# Lcx111 and X38hd, can they be linked?



## rangerpig250 (Apr 10, 2011)

Question was asked to me and I don't know? Thanks, RP


----------



## K gonefishin (May 4, 2004)

Yellow plugs need to be on both to share sonar not sure 111 does


----------



## rangerpig250 (Apr 10, 2011)

K gonefishin said:


> Yellow plugs need to be on both to share sonar not sure 111 does


I'll check with him, thanks Kevin


----------



## Overwatchmike (Mar 16, 2013)

LCX111CHD does not have the yellow plug or ethernet plug so it cannot be linked.... I have one and use it as a stand alone unit.


----------



## rangerpig250 (Apr 10, 2011)

Overwatchmike said:


> LCX111CHD does not have the yellow plug or ethernet plug so it cannot be linked.... I have one and use it as a stand alone unit.
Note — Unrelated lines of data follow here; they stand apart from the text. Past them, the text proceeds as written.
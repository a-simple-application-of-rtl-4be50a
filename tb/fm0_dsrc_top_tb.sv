// fm0_dsrc_top_tb: end-to-end test of the FM0 transmit path, at the
// design's default sizes (8-bit words, 16-word memory).
//
// A source pushes words through the valid/ready port; every accepted word is
// recorded. A line monitor samples fm0_out in both halves of every clock
// period, checks the FM0 rules (idle line low, a level change at every
// symbol boundary), decodes each bit (no mid-symbol change = 1), packs the
// bits most significant first and compares each word with the recorded
// ones, in order. Three phases:
//   1. a burst of 40 back-to-back words: the memory fills, the input port is
//      held off, and the line must then carry all 40 words as one unbroken
//      run of 320 symbols (one bit per clock);
//   2. single words with the line idle in between: each must start on the
//      line exactly 4 clocks after it is accepted;
//   3. random traffic.
// Counts each mechanism (back-pressure, memory full, idle gap, back-to-back
// word hand-over, ring wrap, memory address wrap) and fails if one never
// occurred.
module fm0_dsrc_top_tb;
  localparam int W = 8, D = 16;
  logic clk = 1'b0, rst_n = 1'b0;
  logic [W-1:0] in_data = '0;
  logic in_valid = 1'b0, in_ready, fm0_out, tx_active;
  logic [$clog2(D):0] mem_level;
  int checks = 0, failures = 0;

  fm0_dsrc_top dut (.*);

  always #5 clk = ~clk;

  task automatic check(input logic cond, input string what);
    checks++;
    if (!cond) begin
      failures++;
      $display("FAIL %s at %0t", what, $time);
    end
  endtask

  initial begin
    #2000000;
    failures++;
    $display("watchdog expired");
    $display("TB_RESULT checks=%0d failures=%0d", checks, failures);
    $finish;
  end

  // ---------------- mechanism counters ----------------
  int n_stall = 0, n_full = 0, n_idle_gap = 0, n_handover = 0, n_ring_wrap = 0,
      n_addr_wrap = 0;
  always @(posedge clk) if (rst_n) begin
    if (in_valid && !in_ready)                        n_stall++;
    if (mem_level == ($clog2(D)+1)'(D))                              n_full++;
    if (dut.take && dut.tx_active)                    n_handover++;
    if (dut.ring_last && dut.tx_active)               n_ring_wrap++;
    if (dut.wr_en && dut.wr_ptr == $clog2(D)'(D - 1)) n_addr_wrap++;
  end

  // ---------------- line monitor / decoder ----------------
  logic [W-1:0] sent_q[$];
  int   words_ok = 0, words_rx = 0, run = 0, max_run = 0;
  time  t_rise = 0;
  initial begin
    automatic logic act, prev_act = 1'b0, h1, h2, prev_h2 = 1'b1;
    automatic logic [W-1:0] shreg = '0;
    automatic int nbits = 0;
    forever begin
      @(posedge clk); #1 act = tx_active;
      #2 h1 = fm0_out;
      @(negedge clk); #2 h2 = fm0_out;
      if (!rst_n) continue;
      if (act) begin
        check(h1 != prev_h2, "level change at symbol boundary");
        shreg = {shreg[W-2:0], (h1 == h2)};
        nbits++;
        if (nbits == W) begin
          nbits = 0;
          words_rx++;
          check(sent_q.size() > 0, "decoded word was sent");
          if (sent_q.size() > 0) begin
            logic [W-1:0] e;
            e = sent_q.pop_front();
            check(shreg == e, "decoded word matches sent word");
            if (shreg == e) words_ok++;
            else $display("  got %h expected %h", shreg, e);
          end
        end
        prev_h2 = h2;
        run++;
      end else begin
        check(h1 == 1'b0 && h2 == 1'b0, "idle line low");
        check(nbits == 0, "line goes idle only at a word boundary");
        if (prev_act) n_idle_gap++;
        if (run > max_run) max_run = run;
        run = 0;
      end
      prev_act = act;
    end
  end

  // ---------------- source ----------------
  time t_acc;
  // offer a word for one or more cycles until it is accepted
  task automatic send(input logic [W-1:0] w);
    @(negedge clk); #1;
    in_valid = 1'b1; in_data = w;
    forever begin
      #3;  // just before the rising edge
      if (in_ready) begin
        sent_q.push_back(w);
        @(posedge clk); t_acc = $time;
        break;
      end
      @(posedge clk); #1;
      @(negedge clk); #1;
    end
    @(negedge clk); #1 in_valid = 1'b0;
  endtask

  // back-to-back: keep valid high across cycles
  task automatic burst(input int n);
    int i = 0;
    @(negedge clk); #1;
    while (i < n) begin
      in_valid = 1'b1;
      #3;
      if (in_ready) begin
        sent_q.push_back(in_data);
        i++;
        @(posedge clk); #1;
        in_data = W'($urandom);
      end else begin
        @(posedge clk); #1;
      end
      @(negedge clk); #1;
    end
    in_valid = 1'b0;
  endtask

  task automatic wait_idle();
    do @(posedge clk); while (tx_active || mem_level != 0 || dut.nxt_valid ||
                              dut.rd_pending || dut.u_input_buffer.out_valid);
    repeat (3) @(posedge clk);
  endtask

  initial begin
    repeat (3) @(posedge clk);
    #1 rst_n = 1'b1;
    check(!tx_active && mem_level == 0 && in_ready, "idle after reset");

    // phase 1: burst
    in_data = W'($urandom);
    burst(40);
    wait_idle();
    check(max_run == 40 * W, "40 words leave as one unbroken run of 320 symbols");
    $display("phase 1: longest run %0d symbols", max_run);

    // phase 2: isolated words, latency
    for (int i = 0; i < 12; i++) begin
      send(W'($urandom));
      wait (tx_active);
      t_rise = $time;
      check(t_rise - t_acc == 4 * 10, "first symbol 4 clocks after acceptance");
      if (t_rise - t_acc != 4 * 10) $display("  latency %0t", t_rise - t_acc);
      wait_idle();
      repeat ($urandom % 5) @(posedge clk);
    end

    // phase 3: random traffic
    for (int i = 0; i < 150; i++) begin
      send(W'($urandom));
      repeat ($urandom % 14) @(posedge clk);
    end
    wait_idle();

    check(sent_q.size() == 0, "every accepted word was sent on the line");
    check(words_rx == 40 + 12 + 150 && words_ok == words_rx, "all 202 words decoded correctly");
    check(n_stall > 0,     "back-pressure on the input port happened");
    check(n_full > 0,      "memory full happened");
    check(n_idle_gap > 1,  "line went idle between words");
    check(n_handover > 0,  "back-to-back word hand-over happened");
    check(n_ring_wrap > 0, "ring counter wrapped");
    check(n_addr_wrap > 0, "memory address wrapped");
    $display("stall=%0d full=%0d idle_gaps=%0d handover=%0d ring_wrap=%0d addr_wrap=%0d words=%0d",
             n_stall, n_full, n_idle_gap, n_handover, n_ring_wrap, n_addr_wrap, words_rx);
    $display("TB_RESULT checks=%0d failures=%0d", checks, failures);
    $finish;
  end
endmodule
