* **Registers:** PC (8), MAR (8, drives the memory address), IR (4, opcode),
  MDR (12, word read from memory), A (12, accumulator; it also drives the
  memory write data). Each one loads on the rising clock edge when its load
  bit is set. Reset is synchronous and active high, and clears all of them.
* **One ALU does all arithmetic.** The a input is 0 or A (the a-gate). The
  b input is 0, MDR or PC (the b-mux). The ALU's 4-bit control is
  `{binv, cin, fn[1:0]}`. `fn` selects AND (00), OR (01) or ADD (10), and the
  adder computes `a + (binv ? ~b : b) + cin`. The processor uses five codes:

  | Code | Operation | Used for |
  |------|-----------|----------|
  | 0000 | a AND b | `AND` |
  | 0001 | a OR b | `OR` |
  | 0010 | a + b | copies (0 + MDR, 0 + PC, A + 0) and `ADD` |
  | 0110 | a + b + 1 | PC + 1, with a = 0 and b = PC |
  | 1110 | a - b | `SUB` |

  There is no separate incrementer and no direct register-to-register path.
  PC, MAR and A are written only from the ALU result R (PC and MAR take
  R[7:0]). MDR and IR load straight from DataIn.
* **Status:** `neg` is A[11]. `alu_zero` is (R == 0). JZ tests A = 0 by
  passing A through the ALU (a = A, b = 0, ADD) and looking at the zero
  flag. The ALU is therefore busy in that cycle, and the jump target has to
  be copied in a separate cycle (BTaken, below).

## How an instruction runs

All instructions share the first step. They then diverge:

| Step | Register transfers | Taken by |
|------|--------------------|----------|
| **Stopped** | wait for `start`; then PC <- 0, MAR <- 0 | after reset |
| **IFetch** | read M[MAR]; MDR <- DataIn; IR <- DataIn[11:8]; PC <- PC+1; MAR <- PC+1 | every instruction |
| **EAGen** | JMP: PC <- MDR[7:0], MAR <- MDR[7:0] (done)<br>JN/JZ: test A[11] / A = 0; go to BTaken if the branch is taken, else done<br>memory ops: MAR <- MDR[7:0] | every instruction |
| **BTaken** | PC <- MDR[7:0], MAR <- MDR[7:0] | taken JN, JZ |
| **OpAccess** | MAR <- PC, and also:<br>LOAD/ALU: read M[MAR], MDR <- DataIn<br>STORE: write A to M[MAR] (done) | LOAD, STORE, ALU |
| **Execute** | A <- MDR, A and MDR, A or MDR, A + MDR or A - MDR | LOAD, ALU |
Thankyou, I appreciate it!


----------



## steelneyes2 (Jul 19, 2011)

You can share GPS Data, waypoints and i believe depth and temperature data. You'd have to do an old fashioned NMEA 0183 or 2000 network. Its probably more work than it's worth, but I still run one reliably for a 10 year old autopilot and marine radio. Just need to connect the network wires for 0183. Lowrance no longer sells most of the parts for a 2000 network though and aside from engine monitoring or digital gauges, were quickly passed by with ethernet, sonar sharing and side scanning etc.


----------



## rangerpig250 (Apr 10, 2011)

steelneyes2 said:


> You can share GPS Data, waypoints and i believe depth and temperature data. You'd have to do an old fashioned NMEA 0183 or 2000 network. Its probably more work than it's worth, but I still run one reliably for a 10 year old autopilot and marine radio. Just need to connect the network wires for 0183. Lowrance no longer sells most of the parts for a 2000 network though and aside from engine monitoring or digital gauges, were quickly passed by with ethernet, sonar sharing and side scanning etc.


I believe what he's looking to do is share a transducer. He wants to mount one at console and the other one at stern.


----------



## Overwatchmike (Mar 16, 2013)

rangerpig250 said:


> I believe what he's looking to do is share a transducer. He wants to mount one at console and the other one at stern.


I wanted to do the same thing.... It's a no go sharing a transducer with the 111. I use the 111 as my GPS unit and bought a Gen3 HDS 9 for sonar work. With the Gen3's you can use a tablet as a portable head unit via the Lowrance GoFree app. Gen2's can also do it if you buy the WiFi box from Lowrance. The Gen3's have the wifi built in.


----------